#### What you should do
Repeat the records below exactly, beginning at the first line and finishing with the line that contains "disabled; then the".

#### Material supplied
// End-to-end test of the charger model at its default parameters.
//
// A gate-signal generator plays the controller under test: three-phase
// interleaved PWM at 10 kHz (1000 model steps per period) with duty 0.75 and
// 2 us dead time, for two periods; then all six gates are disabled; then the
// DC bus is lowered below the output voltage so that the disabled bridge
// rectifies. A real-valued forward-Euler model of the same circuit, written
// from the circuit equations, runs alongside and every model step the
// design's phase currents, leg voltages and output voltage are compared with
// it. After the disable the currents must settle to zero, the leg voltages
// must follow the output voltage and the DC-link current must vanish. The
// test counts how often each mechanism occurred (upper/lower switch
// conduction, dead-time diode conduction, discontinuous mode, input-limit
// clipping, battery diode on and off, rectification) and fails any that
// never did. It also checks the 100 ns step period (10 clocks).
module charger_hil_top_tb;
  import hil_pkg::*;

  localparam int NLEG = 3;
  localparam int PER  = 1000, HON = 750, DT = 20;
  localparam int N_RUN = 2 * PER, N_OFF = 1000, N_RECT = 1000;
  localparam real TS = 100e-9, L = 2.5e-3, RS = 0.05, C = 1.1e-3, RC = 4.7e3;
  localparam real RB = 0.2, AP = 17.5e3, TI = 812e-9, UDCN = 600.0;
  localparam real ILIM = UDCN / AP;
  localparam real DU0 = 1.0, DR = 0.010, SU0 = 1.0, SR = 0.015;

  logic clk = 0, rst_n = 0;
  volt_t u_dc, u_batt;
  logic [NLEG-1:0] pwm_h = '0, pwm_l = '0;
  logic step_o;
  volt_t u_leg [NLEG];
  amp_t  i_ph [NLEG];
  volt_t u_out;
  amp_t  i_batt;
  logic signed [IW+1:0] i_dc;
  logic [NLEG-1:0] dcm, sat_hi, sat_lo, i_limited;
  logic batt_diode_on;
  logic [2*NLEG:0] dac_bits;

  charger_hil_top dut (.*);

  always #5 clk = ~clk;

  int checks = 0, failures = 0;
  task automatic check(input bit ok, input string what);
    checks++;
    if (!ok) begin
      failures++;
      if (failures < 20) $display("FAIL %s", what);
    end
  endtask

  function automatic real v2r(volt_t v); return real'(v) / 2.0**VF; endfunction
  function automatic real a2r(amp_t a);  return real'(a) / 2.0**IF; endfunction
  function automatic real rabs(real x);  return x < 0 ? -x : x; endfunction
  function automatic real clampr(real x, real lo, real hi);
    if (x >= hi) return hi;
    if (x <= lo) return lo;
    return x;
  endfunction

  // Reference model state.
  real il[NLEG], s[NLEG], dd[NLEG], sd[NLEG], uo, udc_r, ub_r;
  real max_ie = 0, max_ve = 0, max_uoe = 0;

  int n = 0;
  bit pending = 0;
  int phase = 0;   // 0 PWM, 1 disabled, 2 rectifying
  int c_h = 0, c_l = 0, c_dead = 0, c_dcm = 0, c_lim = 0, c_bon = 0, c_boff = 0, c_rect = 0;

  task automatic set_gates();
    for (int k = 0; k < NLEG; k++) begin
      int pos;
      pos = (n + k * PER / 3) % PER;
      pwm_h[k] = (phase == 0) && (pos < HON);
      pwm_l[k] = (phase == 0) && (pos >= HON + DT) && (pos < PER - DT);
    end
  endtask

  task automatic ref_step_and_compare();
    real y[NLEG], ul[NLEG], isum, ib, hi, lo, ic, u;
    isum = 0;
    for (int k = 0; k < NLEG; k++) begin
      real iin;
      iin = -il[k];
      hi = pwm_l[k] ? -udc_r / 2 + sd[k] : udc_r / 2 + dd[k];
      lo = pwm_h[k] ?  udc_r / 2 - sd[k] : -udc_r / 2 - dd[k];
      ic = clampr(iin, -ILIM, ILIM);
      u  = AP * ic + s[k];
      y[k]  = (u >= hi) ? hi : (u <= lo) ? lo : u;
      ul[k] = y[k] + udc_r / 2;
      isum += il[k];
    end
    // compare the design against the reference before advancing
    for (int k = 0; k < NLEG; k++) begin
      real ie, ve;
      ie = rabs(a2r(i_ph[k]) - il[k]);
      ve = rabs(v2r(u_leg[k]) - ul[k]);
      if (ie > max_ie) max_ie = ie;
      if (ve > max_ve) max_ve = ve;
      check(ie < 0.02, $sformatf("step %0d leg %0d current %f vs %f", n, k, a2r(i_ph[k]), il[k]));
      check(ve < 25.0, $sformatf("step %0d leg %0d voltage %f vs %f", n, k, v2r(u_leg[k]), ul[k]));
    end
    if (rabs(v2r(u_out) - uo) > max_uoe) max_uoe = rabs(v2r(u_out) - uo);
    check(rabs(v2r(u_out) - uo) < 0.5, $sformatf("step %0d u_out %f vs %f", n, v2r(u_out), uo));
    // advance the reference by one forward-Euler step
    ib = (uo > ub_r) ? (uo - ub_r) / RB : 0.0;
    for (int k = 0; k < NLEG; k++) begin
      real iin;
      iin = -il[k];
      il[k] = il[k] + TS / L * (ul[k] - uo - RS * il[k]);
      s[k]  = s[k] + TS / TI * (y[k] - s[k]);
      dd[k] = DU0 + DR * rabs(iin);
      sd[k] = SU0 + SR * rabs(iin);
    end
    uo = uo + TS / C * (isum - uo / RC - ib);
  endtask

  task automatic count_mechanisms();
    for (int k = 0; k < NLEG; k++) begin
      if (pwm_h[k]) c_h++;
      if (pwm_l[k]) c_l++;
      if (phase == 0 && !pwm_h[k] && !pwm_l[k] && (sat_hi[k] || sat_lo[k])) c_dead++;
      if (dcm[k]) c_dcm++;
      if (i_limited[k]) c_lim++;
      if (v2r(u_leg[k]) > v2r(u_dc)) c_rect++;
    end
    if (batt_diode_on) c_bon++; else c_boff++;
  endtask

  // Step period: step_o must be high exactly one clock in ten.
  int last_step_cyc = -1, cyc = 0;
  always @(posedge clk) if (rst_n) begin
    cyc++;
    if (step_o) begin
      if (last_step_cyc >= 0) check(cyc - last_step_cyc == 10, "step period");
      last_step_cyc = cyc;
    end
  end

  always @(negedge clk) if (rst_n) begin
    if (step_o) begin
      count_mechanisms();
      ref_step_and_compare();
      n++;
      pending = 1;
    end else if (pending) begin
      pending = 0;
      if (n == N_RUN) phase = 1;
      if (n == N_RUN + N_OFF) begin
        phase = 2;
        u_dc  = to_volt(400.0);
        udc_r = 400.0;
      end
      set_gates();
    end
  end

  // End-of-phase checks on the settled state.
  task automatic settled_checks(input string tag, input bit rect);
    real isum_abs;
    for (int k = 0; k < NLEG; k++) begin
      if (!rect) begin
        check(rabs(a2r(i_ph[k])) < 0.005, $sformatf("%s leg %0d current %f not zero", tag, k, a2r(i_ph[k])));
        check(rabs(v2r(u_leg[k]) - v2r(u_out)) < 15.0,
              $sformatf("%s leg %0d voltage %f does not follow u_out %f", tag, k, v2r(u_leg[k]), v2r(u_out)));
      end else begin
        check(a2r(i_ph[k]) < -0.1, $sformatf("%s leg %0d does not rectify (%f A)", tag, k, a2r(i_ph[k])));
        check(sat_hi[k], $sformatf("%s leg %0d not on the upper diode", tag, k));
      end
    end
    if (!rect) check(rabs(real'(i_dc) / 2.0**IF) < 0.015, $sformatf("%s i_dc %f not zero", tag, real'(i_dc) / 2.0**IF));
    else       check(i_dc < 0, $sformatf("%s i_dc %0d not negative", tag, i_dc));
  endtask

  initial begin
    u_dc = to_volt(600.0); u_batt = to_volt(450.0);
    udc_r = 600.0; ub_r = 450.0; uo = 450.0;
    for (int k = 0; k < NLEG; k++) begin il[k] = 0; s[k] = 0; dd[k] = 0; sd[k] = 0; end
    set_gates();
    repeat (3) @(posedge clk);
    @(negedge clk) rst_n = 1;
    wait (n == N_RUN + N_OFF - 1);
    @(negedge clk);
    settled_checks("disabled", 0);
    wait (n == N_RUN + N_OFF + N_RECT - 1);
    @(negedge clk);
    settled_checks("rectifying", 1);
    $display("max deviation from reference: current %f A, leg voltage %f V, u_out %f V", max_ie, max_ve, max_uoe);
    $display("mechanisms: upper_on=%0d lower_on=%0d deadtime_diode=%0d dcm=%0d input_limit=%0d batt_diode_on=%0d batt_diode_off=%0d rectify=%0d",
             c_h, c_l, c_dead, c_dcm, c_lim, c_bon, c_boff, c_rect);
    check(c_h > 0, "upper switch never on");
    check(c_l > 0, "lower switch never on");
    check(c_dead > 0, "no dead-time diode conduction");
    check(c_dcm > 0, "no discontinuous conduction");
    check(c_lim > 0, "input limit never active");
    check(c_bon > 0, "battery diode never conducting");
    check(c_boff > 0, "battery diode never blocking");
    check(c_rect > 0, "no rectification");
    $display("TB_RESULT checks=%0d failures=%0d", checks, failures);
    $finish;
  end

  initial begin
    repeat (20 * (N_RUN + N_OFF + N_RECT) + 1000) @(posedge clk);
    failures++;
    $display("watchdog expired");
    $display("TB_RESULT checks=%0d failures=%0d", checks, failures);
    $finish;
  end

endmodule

#### Result
// End-to-end test of the charger model at its default parameters.
//
// A gate-signal generator plays the controller under test: three-phase
// interleaved PWM at 10 kHz (1000 model steps per period) with duty 0.75 and
// 2 us dead time, for two periods; then all six gates are disabled; then the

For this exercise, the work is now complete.